Delimited Parser
Last updated
Last updated
The Delimited Parser in Astera reads and processes a single stream of text in the delimited format as input and returns its elements as parsed output. It enables users to transform otherwise semi-structured data into a structured format.
Use Case
In this case, we are using the Delimited File Source to extract our source data. You can download this sample data here.
The source file contains customers’ contact information including their name, address, postal code, phone number, etc.
Upon previewing the data, you can see that it is difficult to decipher fields and elements since the data is in a single text stream with fields and records separated by delimiters. To make sense of this data, each record needs to be parsed into its elements in respective fields.
To do this, we will use the Delimited Parser object.

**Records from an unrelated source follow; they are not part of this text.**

# 16-bit carry select adder with Kogge-Stone groups, BEC and fast carry logic

A carry select adder hides the carry delay by computing every slice of the sum
twice, once for each possible carry-in, and picking the right copy when the real
carry arrives. The classic version pays for this with two ripple carry adders per
slice. This adder needs only one adder per slice:

* each 4-bit slice is added once, by a **Kogge-Stone** parallel-prefix adder that
  assumes a carry-in of 0;
* the carry-in-1 result is then the carry-in-0 result plus one, which a
  **Binary to Excess-1 converter (BEC)** forms with a chain of AND gates and
  XORs, much cheaper than a second adder;
* a bank of **2:1 multiplexers** per slice picks one of the two results;
* the multiplexer selects do not ripple from slice to slice: a second, small
  Kogge-Stone tree, the **fast carry logic**, computes all slice carries
  (C4, C8, C12, C16) at once.

The whole design is combinational: no clock, no reset, no registers.

```
 a[15:12] b[15:12]  a[11:8] b[11:8]   a[7:4] b[7:4]    a[3:0] b[3:0]
      |                 |                 |                |
 +----------+      +----------+      +----------+     +----------+
 | KSA cin=0|      | KSA cin=0|      | KSA cin=0|     | KSA cin=0|
 |   BEC    |      |   BEC    |      |   BEC    |     |   BEC    |
 +----------+      +----------+      +----------+     +----------+
  |c0,c1  |s0,s1    |c0,c1  |s0,s1    |c0,c1  |s0,s1   |c0,c1  |s0,s1
  |     [mux]<-C12  |     [mux]<-C8   |     [mux]<-C4  |     [mux]<-cin
  |       |         |       |         |       |        |       |
  |    s[15:12]     |    s[11:8]      |    s[7:4]      |    s[3:0]
  v                 v                 v                v
 +---------------------------------------------------------------+
 |          fast carry logic (Kogge-Stone over groups)      <- cin |
 +---------------------------------------------------------------+
        C16 = cout      C12               C8               C4
```

## The 4-bit group

`csla_ksa_bec` is one slice. Inside it:

**Kogge-Stone adder** (`kogge_stone_adder`, built on `kogge_stone_tree`). Three
stages:

1. pre-processing: `P_i = A_i ^ B_i`, `G_i = A_i & B_i`;
2. carry generation: `ceil(log2 n)` levels of prefix cells. At level `l`, bit `i`
   combines with bit `i - 2^l`:
   `G = G_i | (P_i & G_(i-2^l))`, `P = P_i & P_(i-2^l)`. A cell whose `P` output
   is never used is a "grey" cell (only `G`), the others are "black" cells. For
   4 bits there are 3 cells on level 1 and 2 on level 2, `n*log2(n) - n + 1 = 5`;
   after level 2 the generate of bit `i` is `C_i`, the carry out of bit `i`.
   For example `C_3 = G_3 + P_3.G_2 + P_3.P_2.(G_1 + P_1.G_0)`;
3. post-processing: `S_0 = P_0`, `S_i = P_i ^ C_(i-1)`. The group's carry out is
   `C_3`.

The cell operator is defined once, as `black_cell` in `csla_pkg`, and shared by
both trees.

**BEC** (`bec`). Five bits wide: the group's carry and its four sum bits,
`{c0, s0}`, go in, and `{c1, s1} = {c0, s0} + 1` comes out. Bit 0 is inverted;
bit `i` is XORed with the AND of all bits below it. Since `a + b <= 30` for
4-bit operands, `{c0, s0} + 1` never overflows five bits, so `c1` is the exact
carry of `a + b + 1`.

**Multiplexer** (`mux2`). A 5-bit 2:1 bank selects `{c0, s0}` or `{c1, s1}` with
the group carry-in, producing the sum bits and the group's selected carry.

The group also outputs `c0` and `c1` unselected, for the fast carry logic.

## Fast carry logic

Without it, group `k`'s multiplexer waits for group `k-1`'s multiplexer, and the
carry ripples through all the multiplexers. The fast carry logic
(`fast_carry_logic`) removes that chain. It is the part of the design that takes
most thought.

For any group, the carry out as a function of its carry-in `c` is

    carry_out = c0 | (c1 & c)

where `c0` and `c1` are the group's carries for carry-in 0 and 1. Since
`c0 = 1` implies `c1 = 1`, this is the generate/propagate rule with `g = c0`
and `p = c1`. Here `p` is "generate or propagate" rather than a pure propagate.
The prefix operator `(g_hi, p_hi) o (g_lo, p_lo) = (g_hi | p_hi & g_lo, p_hi & p_lo)`
is associative for any `g, p`, so a Kogge-Stone tree over these pairs gives
exactly the rippled carries.

The tree has five positions:

| position | g     | p     |
|----------|-------|-------|
| 0        | `cin` | 0     |
| k+1      | `c0[k]` | `c1[k]` |

The generate of prefix `k+1` is the carry out of group `k`: C4, C8, C12 and
C16 = `cout`. That takes three levels of cells. The group carries depend only on
the operands and `cin`, not on any multiplexer, so all four multiplexer banks
switch in parallel.

## Top level: `csla16_ksa_bec_fcl`

| port    | dir | width | meaning |
|---------|-----|-------|---------|
| `a`     | in  | 16 | augend |
| `b`     | in  | 16 | addend |
| `cin`   | in  | 1  | carry-in |
| `s`     | out | 16 | `a + b + cin`, low 16 bits |
| `cout`  | out | 1  | carry out, from the fast carry logic |
| `c_grp` | out | 4  | group carries from the fast carry logic: `c_grp[k]` = carry out of bits `4k+3..0` (C4, C8, C12, C16) |
| `c_sel` | out | 4  | the carry each group's multiplexer selected; always equal to `c_grp`, `c_sel[3]` is the multiplexed C16 |

Parameters: `WIDTH = 16` and `GROUP_WIDTH = 4`. `WIDTH` must be a multiple of
`GROUP_WIDTH`, checked at elaboration. The number of groups and both tree
depths follow from these two values. `csla_pkg` holds the defaults
(`ADDER_WIDTH`, `GROUP_WIDTH`), the `gp_t` generate/propagate struct and the
`black_cell` function.

Timing: combinational from every input to every output. The critical path goes
through one 4-bit Kogge-Stone adder, the BEC and the fast carry logic tree into
the last multiplexer bank.

## Files

| file | contents |
|------|----------|
| `rtl/csla_pkg.sv` | sizes, `gp_t`, `black_cell` |
| `rtl/kogge_stone_tree.sv` | generic Kogge-Stone prefix tree |
| `rtl/kogge_stone_adder.sv` | 4-bit Kogge-Stone adder, carry-in 0 |
| `rtl/bec.sv` | Binary to Excess-1 converter |
| `rtl/mux2.sv` | 2:1 multiplexer bank |
| `rtl/csla_ksa_bec.sv` | one carry select group |
| `rtl/fast_carry_logic.sv` | group carries by Kogge-Stone tree |
| `rtl/csla16_ksa_bec_fcl.sv` | the 16-bit adder (top) |
| `tb/tb_*.sv` | one self-checking testbench per module |

## Verification

Every testbench compares with integer arithmetic computed in the testbench,
ends with a `TB_RESULT checks=N failures=M` line, and has a watchdog.

* `tb_kogge_stone_adder`, `tb_csla_ksa_bec`: all operand pairs (and both
  carry-ins for the group). The group test also checks `c0` and `c1`.
* `tb_bec`: all inputs, at 5 and 4 bits.
* `tb_fast_carry_logic`: all 512 combinations of `cin`, `c0` and `c1`, against
  the rippled carries.
* `tb_mux2`: random data with both selects.
* `tb_csla16_ksa_bec_fcl`: the top at its default size. It runs directed
  corners, including `a = b = 0xFFFF` with `cin` = 1 (sum `0xFFFF`, all group
  carries 1) and with `cin` = 0 (sum `0xFFFE`, carry 1). Then it runs 20,000
  random vectors, half of them biased towards long carry chains. It checks
  `s`, `cout`, `c_grp` and `c_sel`. It also counts how often these events
  happened, and fails if one never did:
  * a group selected the BEC result;
  * the BEC produced the group carry (`c0 = 0`, `c1 = 1`);
  * a carry crossed a fully propagating group;
  * `cin` travelled through all four groups.

To simulate one testbench with Verilator (from the project root):

```
verilator --binary --timing --assert -Irtl -y rtl rtl/csla_pkg.sv \
    tb/tb_csla16_ksa_bec_fcl.sv --top-module tb_csla16_ksa_bec_fcl
./obj_dir/Vtb_csla16_ksa_bec_fcl
```

To lint the RTL: `verilator --lint-only -Wall -Irtl -y rtl rtl/csla_pkg.sv rtl/csla16_ksa_bec_fcl.sv`
(clean). Linting a single leaf module on its own reports the package's size
constants as unused. That warning is harmless.

## Design choices and limits

* **Which variant.** The published comparison has six 16-bit adders:
  * an RCA-based CSLA, without and with fast carry logic;
  * this KSA + BEC CSLA, without and with fast carry logic;
  * a KSA CSLA whose group is a Kogge-Stone adder for carry-in 1 with extra
    gates to recover the carry-in-0 result, without and with fast carry logic.

  Only the KSA + BEC adder with fast carry logic is provided. It had the lowest
  area-delay and power-delay products in that comparison. The other five are not
  included. Reported area, delay and power come from ASIC and FPGA synthesis
  and are not reproduced here.
* **Fast carry logic insides.** The source only says that the fast carry logic
  uses a Kogge-Stone tree on the groups' carry outputs. The tree over
  (`c0`, `c1`) pairs with `cin` as an extra leaf is this design's choice.
* **BEC width.** The group's BEC is drawn as "4-bit", but the converter it is
  based on has five bits. Five bits are used, so the group carry goes through
  the BEC too. This gives `c1` exactly.
* **Two carry outputs.** The block diagram shows both a multiplexed C16 and a
  `Cout` from the fast carry logic. Both are available (`c_sel[3]`, `cout`),
  and they are always equal.
* **Single carry-in.** Some published simulation traces show two carry-in
  signals whose roles are not described. This design has one `cin`.
* **Sizes.** `WIDTH` and `GROUP_WIDTH` can be changed. Only 16/4 has been
  simulated end to end; the group-level blocks were also tested at their own
  default widths. `GROUP_WIDTH` must be at least 2.
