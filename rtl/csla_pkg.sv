// csla_pkg: shared sizes and types of the Kogge-Stone based carry select adder.
//
// The adder is 16 bits wide and is cut into 4-bit groups; both numbers are
// the ones the design is built around. A generate/propagate pair travels
// through the Kogge-Stone trees as one packed struct, gp_t. The combining
// operator of those trees (the "black cell") is given here as a function so
// that the adder tree and the fast carry logic use the same definition:
//   G = G_hi | (P_hi & G_lo),   P = P_hi & P_lo
// The "grey cell" is the same operator with the P output unused.
package csla_pkg;

  localparam int unsigned ADDER_WIDTH = 16;  // operand width of the full adder
  localparam int unsigned GROUP_WIDTH = 4;   // bits per carry select group

  typedef struct packed {
    logic g;  // (group) generate
    logic p;  // (group) propagate
  } gp_t;

  // Black cell: combine a more significant span (hi) with the span just below it (lo).
  function automatic gp_t black_cell(gp_t hi, gp_t lo);
    gp_t r;
    r.g = hi.g | (hi.p & lo.g);
    r.p = hi.p & lo.p;
    return r;
  endfunction

endpackage
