// bec: Binary to Excess-1 converter, x = b + 1 (modulo 2**WIDTH).
//
// Bit 0 is inverted; every higher bit i is XORed with the AND of all bits
// below it, built as a chain of two-input AND gates (b1&b0, then b2&b1&b0,
// and so on), so there is no adder inside. In the carry select group it
// turns the carry-in-0 result {carry, sum} into the carry-in-1 result; the
// default width of 5 is the four sum bits of a group plus its carry, which
// is the five-bit converter (b4..b0 to x4..x0) the design uses.
//
// The AND-chain/XOR structure and the five-bit size follow the published
// converter; using all five bits in a 4-bit group is this design's choice.
//
// Purely combinational.
module bec #(
  parameter int unsigned WIDTH = 5
) (
  input  logic [WIDTH-1:0] b,
  output logic [WIDTH-1:0] x   // b + 1
);

  logic [WIDTH-1:0] all_ones_below;  // AND of b[i-1:0]

  assign all_ones_below[0] = 1'b1;
  for (genvar i = 1; i < WIDTH; i++) begin : g_and_chain
    assign all_ones_below[i] = all_ones_below[i-1] & b[i-1];
  end

  assign x = b ^ all_ones_below;

endmodule
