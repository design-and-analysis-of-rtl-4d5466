// tb_bec: exhaustive self-check of the Binary to Excess-1 converter at its
// default width of 5 and at 4 bits: x must equal b + 1 modulo 2**WIDTH.
module tb_bec;
  logic [4:0] b5, x5;
  logic [3:0] b4, x4;
  int checks = 0, failures = 0;

  bec dut5 (.b(b5), .x(x5));
  bec #(.WIDTH(4)) dut4 (.b(b4), .x(x4));

  initial begin : watchdog
    #1_000_000;
    failures++;
    $display("watchdog expired");
    $display("TB_RESULT checks=%0d failures=%0d", checks, failures);
    $finish;
  end

  initial begin
    for (int i = 0; i < 32; i++) begin
      b5 = 5'(i);
      b4 = 4'(i);
      #1;
      checks++;
      if (x5 !== 5'(i + 1)) begin
        failures++;
        $display("FAIL width 5: b=%b x=%b expected %b", b5, x5, 5'(i + 1));
      end
      checks++;
      if (x4 !== 4'(i + 1)) begin
        failures++;
        $display("FAIL width 4: b=%b x=%b expected %b", b4, x4, 4'(i + 1));
      end
    end
    $display("TB_RESULT checks=%0d failures=%0d", checks, failures);
    $finish;
  end
endmodule
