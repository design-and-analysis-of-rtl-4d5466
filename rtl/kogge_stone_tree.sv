// kogge_stone_tree: parallel-prefix carry tree of the Kogge-Stone kind.
//
// Input is one generate/propagate pair per position; output, for every
// position i, the pair that spans positions i down to 0. There are
// ceil(log2(WIDTH)) levels; at level l every position i >= 2**l combines
// itself with position i - 2**l through a black cell, the others pass their
// pair on unchanged. A cell whose P result nobody reads is a grey cell: the
// P term is still written and left to synthesis to remove. For WIDTH = 4
// that is 3 cells on the first level and 2 on the second, 5 in all, which is
// n*log2(n) - n + 1.
//
// Purely combinational. Used by the 4-bit Kogge-Stone adder (on bit pairs)
// and by the fast carry logic (on group carries). The cell equations are the
// published black/grey cells; the generic form is this design's own.
module kogge_stone_tree
  import csla_pkg::*;
#(
  parameter int unsigned WIDTH = 4
) (
  input  gp_t [WIDTH-1:0] gp_in,   // per-position generate/propagate
  output gp_t [WIDTH-1:0] gp_out   // prefix over positions i..0
);

  localparam int unsigned LEVELS = (WIDTH > 1) ? $clog2(WIDTH) : 0;

  gp_t [WIDTH-1:0] lvl [LEVELS+1];

  assign lvl[0] = gp_in;

  for (genvar l = 0; l < LEVELS; l++) begin : g_level
    localparam int unsigned D = 1 << l;
    for (genvar i = 0; i < WIDTH; i++) begin : g_pos
      if (i >= D) begin : g_cell
        assign lvl[l+1][i] = black_cell(lvl[l][i], lvl[l][i-D]);
      end else begin : g_pass
        assign lvl[l+1][i] = lvl[l][i];
      end
    end
  end

  assign gp_out = lvl[LEVELS];

endmodule
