// mux2: a bank of WIDTH two-to-one multiplexers sharing one select.
//
// y = sel ? d1 : d0. In the carry select adder d0 is the result computed
// for a carry-in of 0, d1 the one for a carry-in of 1, and sel the carry
// that actually arrives; the "Four 2:1 mux" of a 4-bit group is this bank
// with four sum bits (the group instance carries a fifth bit for the group
// carry). Purely combinational. The source only names the multiplexers; a
// plain conditional assignment is this design's choice.
module mux2 #(
  parameter int unsigned WIDTH = 4
) (
  input  logic [WIDTH-1:0] d0,   // selected when sel = 0
  input  logic [WIDTH-1:0] d1,   // selected when sel = 1
  input  logic             sel,
  output logic [WIDTH-1:0] y
);

  always_comb y = sel ? d1 : d0;

endmodule
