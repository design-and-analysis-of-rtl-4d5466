// tb_mux2: self-check of the 2:1 multiplexer bank. Random data on both
// inputs, both select values; the output must equal the selected input.
module tb_mux2;
  localparam int unsigned W = 5;
  logic [W-1:0] d0, d1, y;
  logic         sel;
  int checks = 0, failures = 0;

  mux2 #(.WIDTH(W)) dut (.d0(d0), .d1(d1), .sel(sel), .y(y));

  initial begin : watchdog
    #1_000_000;
    failures++;
    $display("watchdog expired");
    $display("TB_RESULT checks=%0d failures=%0d", checks, failures);
    $finish;
  end

  initial begin
    for (int n = 0; n < 400; n++) begin
      d0  = W'($urandom);
      d1  = W'($urandom);
      sel = n[0];
      #1;
      checks++;
      if (y !== (sel ? d1 : d0)) begin
        failures++;
        $display("FAIL sel=%b d0=%b d1=%b y=%b", sel, d0, d1, y);
      end
    end
    $display("TB_RESULT checks=%0d failures=%0d", checks, failures);
    $finish;
  end
endmodule
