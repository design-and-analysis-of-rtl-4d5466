// fast_carry_logic: group carries of the carry select adder from a
// Kogge-Stone tree, so that no carry has to ripple through the group
// multiplexers.
//
// Every group k reports two carries that do not depend on its carry-in:
// c0[k] (carry out for a carry-in of 0) and c1[k] (for a carry-in of 1).
// Its real carry out is c0[k] | (c1[k] & carry-in), which is the
// generate/propagate rule with g = c0[k] and p = c1[k] (c1 is the group's
// generate-or-propagate, and the prefix operator gives the same carries with
// it as with a pure propagate). The tree works on N_GROUPS+1 positions:
// position 0 holds the adder's carry-in as a generate with no propagate,
// position k+1 holds group k. The generate of prefix k+1 is the carry out of
// group k; for 4-bit groups these are C4, C8, C12 and C16, the last being
// the adder's carry out.
//
// Purely combinational; depth ceil(log2(N_GROUPS+1)) black/grey cells.
// That the group carries come from a Kogge-Stone tree is the published
// idea; the leaf encoding (c0 as generate, c1 as propagate, cin as an extra
// leaf) is this design's own.
module fast_carry_logic
  import csla_pkg::*;
#(
  parameter int unsigned N_GROUPS = ADDER_WIDTH / GROUP_WIDTH
) (
  input  logic                cin,
  input  logic [N_GROUPS-1:0] c0,     // group carries for a carry-in of 0
  input  logic [N_GROUPS-1:0] c1,     // group carries for a carry-in of 1
  output logic [N_GROUPS-1:0] carry   // carry[k] = carry out of group k
);

  gp_t [N_GROUPS:0] gp;
  gp_t [N_GROUPS:0] pre;

  always_comb begin
    gp[0].g = cin;
    gp[0].p = 1'b0;
    for (int k = 0; k < int'(N_GROUPS); k++) begin
      gp[k+1].g = c0[k];
      gp[k+1].p = c1[k];
    end
  end

  kogge_stone_tree #(.WIDTH(N_GROUPS+1)) u_tree (
    .gp_in (gp),
    .gp_out(pre)
  );

  always_comb begin
    for (int k = 0; k < int'(N_GROUPS); k++) carry[k] = pre[k+1].g;
  end

endmodule
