// tb_fast_carry_logic: exhaustive self-check of the fast carry logic for
// four groups. Reference: the carries rippled group by group,
// carry[k] = c0[k] | (c1[k] & carry[k-1]), with carry[-1] = cin.
module tb_fast_carry_logic;
  localparam int unsigned N = 4;
  logic         cin;
  logic [N-1:0] c0, c1, carry;
  int checks = 0, failures = 0;

  fast_carry_logic #(.N_GROUPS(N)) dut (.cin(cin), .c0(c0), .c1(c1), .carry(carry));

  initial begin : watchdog
    #1_000_000;
    failures++;
    $display("watchdog expired");
    $display("TB_RESULT checks=%0d failures=%0d", checks, failures);
    $finish;
  end

  initial begin
    for (int v = 0; v < (1 << (2*N+1)); v++) begin
      logic [N-1:0] expected;
      logic         r;
      {cin, c1, c0} = (2*N+1)'(v);
      #1;
      r = cin;
      for (int k = 0; k < int'(N); k++) begin
        r = c0[k] | (c1[k] & r);
        expected[k] = r;
      end
      checks++;
      if (carry !== expected) begin
        failures++;
        $display("FAIL cin=%b c0=%b c1=%b: carry=%b expected %b", cin, c0, c1, carry, expected);
      end
    end
    $display("TB_RESULT checks=%0d failures=%0d", checks, failures);
    $finish;
  end
endmodule
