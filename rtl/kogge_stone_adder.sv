// kogge_stone_adder: WIDTH-bit Kogge-Stone adder with a carry-in of 0.
//
// Three stages, as the design describes them:
//   pre-processing    P_i = A_i xor B_i,  G_i = A_i and B_i
//   carry generation  a Kogge-Stone prefix tree of black and grey cells
//                     (kogge_stone_tree) gives C_i, the carry out of bit i
//   post-processing   S_0 = P_0,  S_i = P_i xor C_(i-1)
// The carry out is the group generate over all bits, C_(WIDTH-1).
// With no carry-in the least significant sum bit is P_0 alone; the sum for a
// carry-in of 1 is formed outside, by the Binary to Excess-1 converter.
//
// Purely combinational; the delay grows with log2(WIDTH). The default width
// of 4 is the group size of the 16-bit adder. The three stages, the cell
// equations and the 4-bit size are the published structure; the width
// parameter is this design's generalisation.
module kogge_stone_adder
  import csla_pkg::*;
#(
  parameter int unsigned WIDTH = GROUP_WIDTH
) (
  input  logic [WIDTH-1:0] a,
  input  logic [WIDTH-1:0] b,
  output logic [WIDTH-1:0] s,     // a + b, low WIDTH bits
  output logic             cout   // carry out of the top bit
);

  gp_t [WIDTH-1:0] gp;   // pre-processing result
  gp_t [WIDTH-1:0] pre;  // prefix (carry) result
  logic [WIDTH-1:0] p;
  logic [WIDTH-1:0] c;

  // Pre-processing
  always_comb begin
    for (int i = 0; i < WIDTH; i++) begin
      gp[i].p = a[i] ^ b[i];
      gp[i].g = a[i] & b[i];
      p[i]    = gp[i].p;
    end
  end

  // Carry generation
  kogge_stone_tree #(.WIDTH(WIDTH)) u_tree (
    .gp_in (gp),
    .gp_out(pre)
  );

  // Post-processing
  always_comb begin
    for (int i = 0; i < WIDTH; i++) c[i] = pre[i].g;
    s = p ^ {c[WIDTH-2:0], 1'b0};
  end

  assign cout = c[WIDTH-1];

endmodule
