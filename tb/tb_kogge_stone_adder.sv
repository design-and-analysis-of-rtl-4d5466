// tb_kogge_stone_adder: exhaustive self-check of the 4-bit Kogge-Stone adder.
// Every pair of 4-bit operands is applied; sum and carry out are compared
// with the integer sum a + b. The adder has no carry-in (it is 0).
module tb_kogge_stone_adder;
  localparam int unsigned W = 4;

  logic [W-1:0] a, b, s;
  logic         cout;
  int checks = 0, failures = 0;

  kogge_stone_adder #(.WIDTH(W)) dut (.a(a), .b(b), .s(s), .cout(cout));

  initial begin : watchdog
    #1_000_000;
    failures++;
    $display("watchdog expired");
    $display("TB_RESULT checks=%0d failures=%0d", checks, failures);
    $finish;
  end

  initial begin
    for (int i = 0; i < (1 << W); i++) begin
      for (int j = 0; j < (1 << W); j++) begin
        logic [W:0] ref_sum;
        a = W'(i);
        b = W'(j);
        #1;
        ref_sum = (W+1)'(i + j);
        checks++;
        if ({cout, s} !== ref_sum) begin
          failures++;
          $display("FAIL a=%h b=%h: got cout=%b s=%h, expected %h", a, b, cout, s, ref_sum);
        end
      end
    end
    $display("TB_RESULT checks=%0d failures=%0d", checks, failures);
    $finish;
  end
endmodule
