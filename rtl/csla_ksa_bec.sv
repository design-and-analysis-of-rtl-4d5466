// csla_ksa_bec: one carry select group built from a Kogge-Stone adder and a
// Binary to Excess-1 converter.
//
// Instead of two adders, one for each possible carry-in, the group has a
// single WIDTH-bit Kogge-Stone adder that assumes a carry-in of 0. Its
// result {c0, s0} is passed through a (WIDTH+1)-bit BEC, which adds one and
// so gives the result for a carry-in of 1, {c1, s1}. A multiplexer bank
// picks one of the two with the group carry-in cin.
//
// c0 and c1 are brought out as well: they do not depend on cin and are what
// the fast carry logic of the 16-bit adder uses to compute every group's
// carry-in in parallel (c0 acts as the group generate, c1 as the group
// generate-or-propagate). Purely combinational; cin only passes through the
// last multiplexer, which is the point of the structure. The KSA -> BEC ->
// multiplexer structure is the published one; the c0/c1 outputs are this
// design's choice of what the fast carry logic reads.
module csla_ksa_bec
  import csla_pkg::*;
#(
  parameter int unsigned WIDTH = GROUP_WIDTH
) (
  input  logic [WIDTH-1:0] a,
  input  logic [WIDTH-1:0] b,
  input  logic             cin,
  output logic [WIDTH-1:0] s,     // a + b + cin, low WIDTH bits
  output logic             cout,  // carry out of a + b + cin
  output logic             c0,    // carry out of a + b
  output logic             c1     // carry out of a + b + 1
);

  logic [WIDTH-1:0] s0, s1;

  kogge_stone_adder #(.WIDTH(WIDTH)) u_ksa (
    .a   (a),
    .b   (b),
    .s   (s0),
    .cout(c0)
  );

  bec #(.WIDTH(WIDTH+1)) u_bec (
    .b({c0, s0}),
    .x({c1, s1})
  );

  mux2 #(.WIDTH(WIDTH+1)) u_mux (
    .d0 ({c0, s0}),
    .d1 ({c1, s1}),
    .sel(cin),
    .y  ({cout, s})
  );

endmodule
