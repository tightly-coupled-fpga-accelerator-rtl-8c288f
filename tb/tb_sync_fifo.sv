// tb_sync_fifo: random push/pop traffic against a queue reference model.
// Checks head data, full, empty and occupancy every cycle, including pushes
// into a full queue and pops from an empty one, which must be ignored.
module tb_sync_fifo;
  localparam int W = 16, DEPTH = 8;
  logic clk = 0, rst_n = 0;
  logic push, pop, full, empty;
  logic [W-1:0] din, dout;
  logic [$clog2(DEPTH+1)-1:0] count;
  int checks = 0, failures = 0;
  logic [W-1:0] model [$];

  sync_fifo #(.W(W), .DEPTH(DEPTH)) dut (.*);

  always #5 clk = ~clk;

  initial begin
    repeat (20000) @(posedge clk);
    failures++;
    $display("watchdog expired");
    $display("TB_RESULT checks=%0d failures=%0d", checks, failures);
    $finish;
  end

  task automatic check(input bit ok, input string what);
    checks++;
    if (!ok) begin
      failures++;
      if (failures < 10) $display("FAIL %s at %0t", what, $time);
    end
  endtask

  initial begin
    push = 0; pop = 0; din = 0;
    repeat (3) @(posedge clk);
    rst_n = 1;
    for (int cyc = 0; cyc < 4000; cyc++) begin
      @(negedge clk);
      check(count == model.size(), "count");
      check(empty == (model.size() == 0), "empty");
      check(full == (model.size() == DEPTH), "full");
      if (model.size() > 0) check(dout == model[0], "dout");
      // phases: mostly filling, mostly draining, mixed
      case ((cyc / 500) % 3)
        0: begin push = ($urandom % 4) != 0; pop = ($urandom % 4) == 0; end
        1: begin push = ($urandom % 4) == 0; pop = ($urandom % 4) != 0; end
        default: begin push = $urandom % 2; pop = $urandom % 2; end
      endcase
      din = W'($urandom);
      @(posedge clk);
      #1;
      begin
        logic pushed, popped;
        pushed = push && (model.size() < DEPTH);
        popped = pop && (model.size() > 0);
        if (popped) void'(model.pop_front());
        if (pushed) model.push_back(din);
      end
    end
    $display("TB_RESULT checks=%0d failures=%0d", checks, failures);
    $finish;
  end
endmodule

Using the Delimited Parser object
To get the Delimited Parser object, go to Toolbox > Text Processors > Delimited Parser and drag and drop the object onto the designer.
You can see that the dragged object contains a single Text field.
Map the Customer_Info field inside the source object onto the Text field inside the DelimitedParser object.
Right-click on the object’s header and select Properties.
A configuration window will open as shown below.
Let’s look at the properties on this window.
Parse Data Pattern – Contains three patterns in which the dataset can be parsed:
Single Record – Data is parsed into a single record with multiple fields. Users need to provide a field delimiter, and a text qualifier, if necessary.
Multiple Records – Data is parsed into multiple records with a single or multiple fields. Users need to provide a field delimiter as well as a record delimiter.
Field Arrays – Data is parsed into an array of records and fields. Users need to provide a field value delimiter and an array separator.
The source data in this case contains multiple records with many different fields. Therefore, we will set the Parse Data Pattern option to Multiple Records.
Provide a Field Delimiter and a Record Delimiter. The source file also contains a Text Qualifier.
Click Next. This is the Layout Builder screen.
Here, write the names of the fields that you want to create.
Click OK. The Delimited Parser object now has new fields in the Output node.
To preview data, right-click on the object’s header and select Preview Output from the context menu.
A Data Preview window will open. Upon expanding the records, you can view the parsed output.
To store this parsed output, you can write it to a destination file or use it for some transformation further in the dataflow.